■ YOUR GOAL:
Return every line of the listing below, unchanged, from its first line to the line holding "VMA output and", that line included.

■ DATA FOR REVIEW:
::::::::::
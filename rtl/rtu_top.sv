// rtu_top: Reconfigurable Tensor Unit (RTU).
//
// A ROWS x COLS array of posit vector PEs fed by a per-row data streaming
// infrastructure. Each row has three SRAM banks, three stream generators
// whose decoded streams enter the row's first PE on its three west inputs,
// and two storage units that encode and store the last PE's VMA output and
// its first east-forwarded register. Inside the array the pipeline register
// grid forwards entries east, south and south-east, one PE per cycle; the
// south links of the bottom row wrap to the top row. Each PE drives its quire
// to the PEs east, south and south-east of it (VMA fusing); the receiver
// picks one with its control word. PEs of column 0 see zero on their
// north-west and west quire links.
// Programming: cfg_* writes {control word, count} tuples into the
// configuration memory of PE cfg_pe (row*COLS+col); desc_* writes stream
// descriptors of row desc_row (unit 0..2 input generators, 3..4 storage); the
// host_* port reads and writes the banks while busy is low. A start pulse
// launches all controllers and generators in the same cycle; busy stays high
// until every controller, generator and storage unit has finished.
// Array size, bank count and grid directions follow the document; the
// programming ports, the wrap-around of the quire links and the column-0
// edge values are this design's.
module rtu_top
  import rtu_pkg::*;
#(
  parameter int ROWS      = 4,
  parameter int COLS      = 4,
  parameter int CFG_DEPTH = 16,
  parameter int NDESC     = 4
) (
  input  logic                             clk,
  input  logic                             rst_n,
  input  logic                             start,
  output logic                             busy,
  input  logic                             cfg_we,
  input  logic [$clog2(ROWS*COLS)-1:0]     cfg_pe,
  input  logic [$clog2(CFG_DEPTH)-1:0]     cfg_addr,
  input  logic [CTRL_W+CNT_W-1:0]          cfg_wdata,
  input  logic                             desc_we,
  input  logic [$clog2(ROWS)-1:0]          desc_row,
  input  logic [2:0]                       desc_unit,
  input  logic [$clog2(NDESC)-1:0]         desc_addr,
  input  desc_t                            desc_wdata,
  input  logic                             host_we,
  input  logic                             host_re,
  input  logic [$clog2(ROWS)-1:0]          host_row,
  input  logic [1:0]                       host_bank,
  input  logic [9:0]                       host_addr,
  input  logic [63:0]                      host_wdata,
  output logic [63:0]                      host_rdata
);
  rentry_t       e_o  [ROWS][COLS][3];
  rentry_t       s_o  [ROWS][COLS];
  rentry_t       se_o [ROWS][COLS];
  rentry_t       v_o  [ROWS][COLS];
  logic [QW-1:0] q_o  [ROWS][COLS];
  rentry_t       strm [ROWS][3];
  logic          pe_busy  [ROWS][COLS];
  logic          row_busy [ROWS];
  logic [63:0]   row_rdata [ROWS];
  logic [$clog2(ROWS)-1:0] h_row;

  for (genvar r = 0; r < ROWS; r++) begin : g_row
    localparam int RN = (r + ROWS - 1) % ROWS;   // row above, wrapping
    rentry_t st [2];
    assign st[0] = v_o[r][COLS-1];
    assign st[1] = e_o[r][COLS-1][0];

    stream_row #(.NDESC(NDESC)) u_strm (
      .clk(clk), .rst_n(rst_n), .start(start), .busy(row_busy[r]),
      .desc_we(desc_we && desc_row == $clog2(ROWS)'(r)), .desc_unit(desc_unit),
      .desc_addr(desc_addr), .desc_wdata(desc_wdata),
      .host_we(host_we && host_row == $clog2(ROWS)'(r)),
      .host_re(host_re && host_row == $clog2(ROWS)'(r)),
      .host_bank(host_bank), .host_addr(host_addr), .host_wdata(host_wdata),
      .host_rdata(row_rdata[r]), .s_out(strm[r]), .st_in(st)
    );

    for (genvar c = 0; c < COLS; c++) begin : g_col
      rentry_t       w_i [3];
      rentry_t       nw_i;
      logic [QW-1:0] qw_i, qnw_i;
      if (c == 0) begin : g_edge
        assign w_i   = strm[r];
        assign nw_i  = '0;
        assign qw_i  = '0;
        assign qnw_i = '0;
      end else begin : g_inner
        assign w_i   = e_o[r][c-1];
        assign nw_i  = se_o[RN][c-1];
        assign qw_i  = q_o[r][c-1];
        assign qnw_i = q_o[RN][c-1];
      end

      pe #(.CFG_DEPTH(CFG_DEPTH)) u_pe (
        .clk(clk), .rst_n(rst_n),
        .cfg_we(cfg_we && cfg_pe == $clog2(ROWS*COLS)'(r * COLS + c)),
        .cfg_addr(cfg_addr), .cfg_wdata(cfg_wdata), .start(start), .busy(pe_busy[r][c]),
        .w_in(w_i), .n_in(s_o[RN][c]), .nw_in(nw_i),
        .e_out(e_o[r][c]), .s_out(s_o[r][c]), .se_out(se_o[r][c]),
        .qf_w(qw_i), .qf_n(q_o[RN][c]), .qf_nw(qnw_i), .quire_out(q_o[r][c]),
        .vout(v_o[r][c])
      );
    end
  end

  always_ff @(posedge clk or negedge rst_n) begin
    if (!rst_n)       h_row <= '0;
    else if (host_re) h_row <= host_row;
  end
  assign host_rdata = row_rdata[h_row];

  always_comb begin
    busy = 1'b0;
    for (int r = 0; r < ROWS; r++) begin
      busy = busy | row_busy[r];
      for (int c = 0; c < COLS; c++) busy = busy | pe_busy[r][c];
    end
  end
endmodule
::::::::::
■ ANSWER SECTION:
filename rtl/rtu_top.sv
// rtu_top: Reconfigurable Tensor Unit (RTU).
//
// A ROWS x COLS array of posit vector PEs fed by a per-row data streaming
// infrastructure. Each row has three SRAM banks, three stream generators
// whose decoded streams enter the row's first PE on its three west inputs,
// and two storage units that encode and store the last PE's VMA output and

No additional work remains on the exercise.